§ Extracted records
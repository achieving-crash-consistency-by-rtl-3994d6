// tb_nvc_block_fsm: exhaustive check of the cache-block state machine. Every
// (state, event) pair is applied and the next state and the Block-Backup,
// Block-Restore and Cache-Commit outputs are compared with a table written
// out independently below.
module tb_nvc_block_fsm;
  import nvc_pkg::*;

  blk_state_e state, next;
  blk_event_e ev;
  logic do_bb, do_br, do_cc;
  int checks = 0, failures = 0;

  nvc_block_fsm dut (.*);

  // expected {next, bb, br, cc} for state s and event e
  function automatic logic [4:0] expect_of(input int s, input int e);
    // rows: !Tid!BV, !Tid BV, Tid BV ; columns: Rd, Wr, Commit, Evict
    logic [4:0] t [3][4];
    t[0] = '{ {2'd0, 3'b000}, {2'd2, 3'b100}, {2'd0, 3'b000}, {2'd0, 3'b000} };
    t[1] = '{ {2'd1, 3'b000}, {2'd2, 3'b000}, {2'd1, 3'b000}, {2'd0, 3'b100} };
    t[2] = '{ {2'd2, 3'b000}, {2'd2, 3'b000}, {2'd1, 3'b001}, {2'd0, 3'b110} };
    return t[s][e];
  endfunction

  initial begin
    logic [4:0] exp;
    for (int s = 0; s < 3; s++) begin
      for (int e = 0; e < 4; e++) begin
        state = blk_state_e'(s);
        ev    = blk_event_e'(e);
        #1;
        exp = expect_of(s, e);
        checks++;
        if ({next, do_bb, do_br, do_cc} !== exp) begin
          failures++;
          $display("FAIL: state %0d event %0d gave %b expected %b", s, e, {next, do_bb, do_br, do_cc}, exp);
        end
      end
    end
    $display("TB_RESULT checks=%0d failures=%0d", checks, failures);
    $finish;
  end

  initial begin
    #1000;
    failures++;
    $display("TB_RESULT checks=%0d failures=%0d", checks, failures);
    $finish;
  end
endmodule
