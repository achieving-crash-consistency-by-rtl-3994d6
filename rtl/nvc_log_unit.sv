// nvc_log_unit: allocates undo-log slots in the log region of persistent
// memory.
//
// When a block that was modified inside a still-open failure-atomic region is
// evicted, its pre-region value is written to the next free slot of a log
// region in PM. This unit keeps that next-free-slot pointer and, per thread, a
// volatile order counter that numbers the log records of the current region
// (0 for the first). A commit of thread t clears t's order counter; when no
// other thread then has log records outstanding, every record in the region
// is obsolete and the pointer returns to slot 0. `clear` (end of recovery)
// also returns it to 0.
//
// Interface: `alloc` with `alloc_tid` takes slot `alloc_idx` and order number
// `alloc_order` (both valid in the same cycle, before the edge). `full` is
// high when all LOG_ENTRIES slots are taken; the cache must not allocate then
// and waits for a commit. `ptr` is the number of slots in use, which recovery
// scans. The pointer is non-volatile (reset only by `nv_init`); the order
// counters are volatile (cleared by `rst_n`). The region size and the
// pointer-return rule are this design's choices.
module nvc_log_unit
  import nvc_pkg::*;
#(
  parameter int unsigned LOG_ENTRIES = 256,
  parameter int unsigned THREADS     = NUM_THREADS
) (
  input  logic                  clk,
  input  logic                  rst_n,
  input  logic                  nv_init,
  input  logic                  alloc,
  input  logic [TID_W-1:0]      alloc_tid,
  output logic [LOG_IDX_W-1:0]  alloc_idx,
  output logic [ORDER_W-1:0]    alloc_order,
  output logic                  full,
  input  logic                  commit,
  input  logic [TID_W-1:0]      commit_tid,
  input  logic                  clear,
  output logic [LOG_IDX_W-1:0]  ptr
);

  logic [LOG_IDX_W-1:0] ptr_q;
  logic [ORDER_W-1:0]   order_q [THREADS];
  logic                 others_idle;

  always_comb begin
    others_idle = 1'b1;
    for (int t = 0; t < THREADS; t++)
      if (TID_W'(t) != commit_tid && order_q[t] != '0) others_idle = 1'b0;
  end

  // Persistent: log region pointer.
  always_ff @(posedge clk) begin
    if (nv_init || clear)              ptr_q <= '0;
    else if (commit && others_idle)    ptr_q <= '0;
    else if (alloc && !full)           ptr_q <= ptr_q + 1'b1;
  end

  // Volatile: per-thread order numbers of the open region.
  always_ff @(posedge clk or negedge rst_n) begin
    if (!rst_n) begin
      for (int t = 0; t < THREADS; t++) order_q[t] <= '0;
    end else begin
      for (int t = 0; t < THREADS; t++) begin
        if (commit && TID_W'(t) == commit_tid)                     order_q[t] <= '0;
        else if (alloc && !full && TID_W'(t) == alloc_tid)         order_q[t] <= order_q[t] + 1'b1;
      end
    end
  end

  assign full        = (ptr_q == LOG_IDX_W'(LOG_ENTRIES));
  assign alloc_idx   = ptr_q;
  assign alloc_order = order_q[alloc_tid];
  assign ptr         = ptr_q;

  a_no_alloc_when_full: assert property (@(posedge clk) disable iff (!rst_n) alloc |-> !full);

endmodule
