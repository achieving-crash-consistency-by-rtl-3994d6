// tb_nvc_log_unit: checks log-slot allocation with an 8-slot region and two
// threads against a reference model kept by the test: slots are handed out
// in sequence, each thread's order numbers count from 0 within its region,
// a commit clears the committing thread's order and returns the pointer to 0
// only when the other thread has no records, `full` appears after the last
// slot, `clear` empties the region, and a power failure (reset) clears the
// order numbers but keeps the pointer.
module tb_nvc_log_unit;
  import nvc_pkg::*;

  localparam int unsigned N = 8;

  logic clk = 1'b0;
  always #1 clk = ~clk;
  logic rst_n, nv_init, alloc, full, commit, clear;
  logic [TID_W-1:0] alloc_tid, commit_tid;
  logic [LOG_IDX_W-1:0] alloc_idx, ptr;
  logic [ORDER_W-1:0] alloc_order;
  int checks = 0, failures = 0;
  int m_ptr = 0;
  int m_ord [2] = '{0, 0};
  int n_reset_ptr = 0, n_full = 0;

  nvc_log_unit #(.LOG_ENTRIES(N)) dut (.*);

  task automatic check(input bit ok, input string what);
    checks++;
    if (!ok) begin failures++; $display("FAIL: %s", what); end
  endtask

  task automatic do_alloc(input int t);
    @(negedge clk);
    alloc_tid = TID_W'(t);
    #0;
    check(full == (m_ptr == int'(N)), "full flag");
    if (m_ptr == int'(N)) begin n_full++; return; end
    check(int'(alloc_idx) == m_ptr && int'(alloc_order) == m_ord[t],
          $sformatf("alloc t%0d: slot %0d order %0d, expected %0d %0d", t, alloc_idx, alloc_order, m_ptr, m_ord[t]));
    alloc = 1'b1;
    @(negedge clk);
    alloc = 1'b0;
    m_ptr++; m_ord[t]++;
  endtask

  task automatic do_commit(input int t);
    @(negedge clk);
    commit = 1'b1; commit_tid = TID_W'(t);
    @(negedge clk);
    commit = 1'b0;
    m_ord[t] = 0;
    if (m_ord[1 - t] == 0) begin m_ptr = 0; n_reset_ptr++; end
    check(int'(ptr) == m_ptr, $sformatf("pointer after commit of t%0d: %0d expected %0d", t, ptr, m_ptr));
  endtask

  initial begin
    rst_n = 1'b0; nv_init = 1'b1; alloc = 1'b0; commit = 1'b0; clear = 1'b0; alloc_tid = '0; commit_tid = '0;
    repeat (2) @(negedge clk);
    rst_n = 1'b1; nv_init = 1'b0;
    do_alloc(0); do_alloc(0); do_alloc(1); do_alloc(0);
    do_commit(0);                       // thread 1 still has a record: pointer stays
    do_alloc(0); do_alloc(1);
    do_commit(1);                       // thread 0 has a record: pointer stays
    do_commit(0);                       // nobody has records: pointer returns to 0
    for (int i = 0; i < 10; i++) do_alloc(i % 2);   // runs into full
    do_commit(0);
    // power failure: order numbers lost, pointer kept
    @(negedge clk); rst_n = 1'b0; @(negedge clk); rst_n = 1'b1;
    m_ord[0] = 0; m_ord[1] = 0;
    check(int'(ptr) == m_ptr, "pointer kept across reset");
    @(negedge clk); clear = 1'b1; @(negedge clk); clear = 1'b0; m_ptr = 0;
    check(ptr == 0, "clear empties the region");
    do_alloc(1);
    check(n_reset_ptr > 0 && n_full > 0, "pointer return and full both seen");
    $display("TB_RESULT checks=%0d failures=%0d", checks, failures);
    $finish;
  end

  initial begin
    repeat (2000) @(posedge clk);
    failures++;
    $display("TB_RESULT checks=%0d failures=%0d", checks, failures);
    $finish;
  end
endmodule
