// nvc_pq: persistent queue (PQ) between the NVC L1 data cache and the
// persistent-memory (PM) controller.
//
// Blocks leaving the L1 data cache for PM, and undo-log records, are first
// written into this small queue, which is itself non-volatile. An entry is
// removed only when the PM controller acknowledges that the record is
// persistent, so no persistent data is lost while it is on its way to PM.
// The cache may therefore count a record as persistent as soon as the queue
// has accepted it.
//
// `snoop_addr`/`snoop_hit` tell whether a home-location record for a block
// is still queued, so that the cache does not refill that block from the
// level below before the newer copy has reached PM (this design's choice).
// Interface: `push_valid`/`push_ready` accept a record (ready is low while
// the queue is full, which stalls the cache). The head record is offered on
// `pm_valid`/`pm_rec` once it has spent LINK_DLY cycles at the head (the
// 20 ns path to the PM controller, 40 cycles at 2 GHz) and is held until
// `pm_ack`, which pops it. Records leave in the order they entered.
// Storage and pointers are cleared only by `nv_init` (first power-on); a
// `rst_n` pulse models a power failure and clears only the link timer, so a
// record whose acknowledgement was lost is sent again.
module nvc_pq
  import nvc_pkg::*;
#(
  parameter int unsigned DEPTH    = 16,
  parameter int unsigned LINK_DLY = 40
) (
  input  logic    clk,
  input  logic    rst_n,
  input  logic    nv_init,
  input  logic    push_valid,
  output logic    push_ready,
  input  pm_rec_t push_rec,
  output logic    pm_valid,
  output pm_rec_t pm_rec,
  input  logic    pm_ack,
  input  logic [ADDR_W-1:0] snoop_addr,
  output logic    snoop_hit,
  output logic    empty,
  output logic [$clog2(DEPTH+1)-1:0] count
);

  localparam int unsigned PTR_W = (DEPTH > 1) ? $clog2(DEPTH) : 1;
  localparam int unsigned DLY_W = $clog2(LINK_DLY + 1);

  pm_rec_t                 mem [DEPTH];
  logic [PTR_W-1:0]        head, tail;
  logic [$clog2(DEPTH+1)-1:0] cnt;
  logic [DLY_W-1:0]        dly;

  wire do_push = push_valid && push_ready;
  wire do_pop  = pm_valid && pm_ack;

  function automatic logic [PTR_W-1:0] inc(input logic [PTR_W-1:0] p);
    return (p == PTR_W'(DEPTH - 1)) ? '0 : p + 1'b1;
  endfunction

  // Persistent state: queue contents and pointers.
  always_ff @(posedge clk) begin
    if (nv_init) begin
      head <= '0;
      tail <= '0;
      cnt  <= '0;
      for (int i = 0; i < DEPTH; i++) mem[i] <= '0;
    end else begin
      if (do_push) begin
        mem[tail] <= push_rec;
        tail      <= inc(tail);
      end
      if (do_pop) head <= inc(head);
      if (do_push && !do_pop)      cnt <= cnt + 1'b1;
      else if (do_pop && !do_push) cnt <= cnt - 1'b1;
    end
  end

  // Volatile state: time the head record has spent on the link.
  always_ff @(posedge clk or negedge rst_n) begin
    if (!rst_n)                dly <= '0;
    else if (nv_init || do_pop) dly <= '0;
    else if (cnt != 0 && dly != DLY_W'(LINK_DLY)) dly <= dly + 1'b1;
  end

  assign push_ready = (cnt != ($clog2(DEPTH+1))'(DEPTH));
  assign empty      = (cnt == 0);
  assign count      = cnt;
  assign pm_valid   = (cnt != 0) && (dly == DLY_W'(LINK_DLY));
  assign pm_rec     = mem[head];

  // Does a home record for block `snoop_addr` still wait in the queue? The
  // cache must not refill that block from below until it has left.
  always_comb begin
    snoop_hit = 1'b0;
    for (int i = 0; i < DEPTH; i++) begin
      if (((i - int'(head) + int'(DEPTH)) % int'(DEPTH)) < int'(cnt))
        if (!mem[i].is_log && mem[i].addr == snoop_addr) snoop_hit = 1'b1;
    end
  end

  a_ack_only_when_valid: assert property (@(posedge clk) disable iff (!rst_n) pm_ack |-> pm_valid);

endmodule
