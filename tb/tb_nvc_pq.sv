// tb_nvc_pq: checks the persistent queue with 4 entries and a 5-cycle link.
// Records are pushed in bursts faster than a slow PM side acknowledges them;
// the test checks that they come out complete and in order, that the head
// is offered exactly LINK_DLY cycles after it reaches the head, that a full
// queue refuses pushes, that the snoop port finds queued home records (and
// not log records), and that a power failure (reset) with records inside
// loses none of them.
module tb_nvc_pq;
  import nvc_pkg::*;

  localparam int unsigned DEPTH = 4;
  localparam int unsigned DLY   = 5;

  logic clk = 1'b0;
  always #1 clk = ~clk;
  logic rst_n, nv_init, push_valid, push_ready, pm_valid, pm_ack, empty, snoop_hit;
  pm_rec_t push_rec, pm_rec;
  logic [ADDR_W-1:0] snoop_addr;
  logic [$clog2(DEPTH+1)-1:0] count;
  int checks = 0, failures = 0;
  pm_rec_t sent [$];
  int n_full = 0;

  nvc_pq #(.DEPTH(DEPTH), .LINK_DLY(DLY)) dut (.*);

  task automatic check(input bit ok, input string what);
    checks++;
    if (!ok) begin failures++; $display("FAIL: %s", what); end
  endtask

  function automatic pm_rec_t mk(input int i);
    pm_rec_t r;
    r = '0;
    r.is_log = i[0];
    r.addr   = 32'h8000_0000 + 32'(i * 64);
    r.tcnt   = 32'(i);
    r.data   = {16{32'(i * 3 + 7)}};
    return r;
  endfunction

  // PM side: acknowledge after a random wait, check order and link delay
  int wait_ack = 0, head_age = 0;
  always @(negedge clk) if (rst_n) begin
    if (pm_ack) pm_ack = 1'b0;
    if (!empty) head_age++;
    if (pm_valid) begin
      if (wait_ack == 0) begin
        check(head_age == int'(DLY) + 1, $sformatf("head offered after %0d cycles", head_age - 1));
        wait_ack = $urandom_range(1, 12);
      end
      wait_ack--;
      if (wait_ack == 0) begin
        check(sent.size() > 0 && pm_rec == sent[0], "record leaves in order and intact");
        if (sent.size() > 0) void'(sent.pop_front());
        pm_ack   = 1'b1;
        head_age = 0;
      end
    end
  end

  task automatic push(input int i);
    @(negedge clk);
    while (!push_ready) begin
      n_full++;
      check(count == DEPTH, "push_ready low only when full");
      @(negedge clk);
    end
    push_valid = 1'b1; push_rec = mk(i);
    sent.push_back(mk(i));
    @(negedge clk);
    push_valid = 1'b0;
  endtask

  initial begin
    rst_n = 1'b0; nv_init = 1'b1; push_valid = 1'b0; push_rec = '0; pm_ack = 1'b0; snoop_addr = '0;
    repeat (2) @(negedge clk);
    rst_n = 1'b1;
    @(negedge clk); nv_init = 1'b0;
    for (int i = 0; i < 20; i++) push(i);
    // snoop: a home record (even index) and a log record (odd index)
    wait (sent.size() == 0);
    push(40); push(41);
    snoop_addr = mk(40).addr; #0.1;
    @(negedge clk);
    check(snoop_hit, "snoop finds a queued home record");
    snoop_addr = mk(41).addr;
    @(negedge clk);
    check(!snoop_hit, "snoop ignores log records");
    snoop_addr = 32'h1234_0000;
    @(negedge clk);
    check(!snoop_hit, "snoop misses an absent block");
    // power failure with records inside
    push(50); push(52);
    wait_ack = 0;
    rst_n = 1'b0;
    @(negedge clk);
    check(int'(count) == sent.size() && count >= 2, "records kept across reset");
    rst_n = 1'b1; head_age = 0;
    wait (sent.size() == 0);
    @(negedge clk);
    check(empty, "queue drains after reset");
    check(n_full > 0, "full queue seen");
    $display("TB_RESULT checks=%0d failures=%0d", checks, failures);
    $finish;
  end

  initial begin
    repeat (5000) @(posedge clk);
    failures++;
    $display("TB_RESULT checks=%0d failures=%0d", checks, failures);
    $finish;
  end
endmodule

§ Your objective
Count every line of the records that holds "from". State the number, nothing else.

§ Solution for this problem
3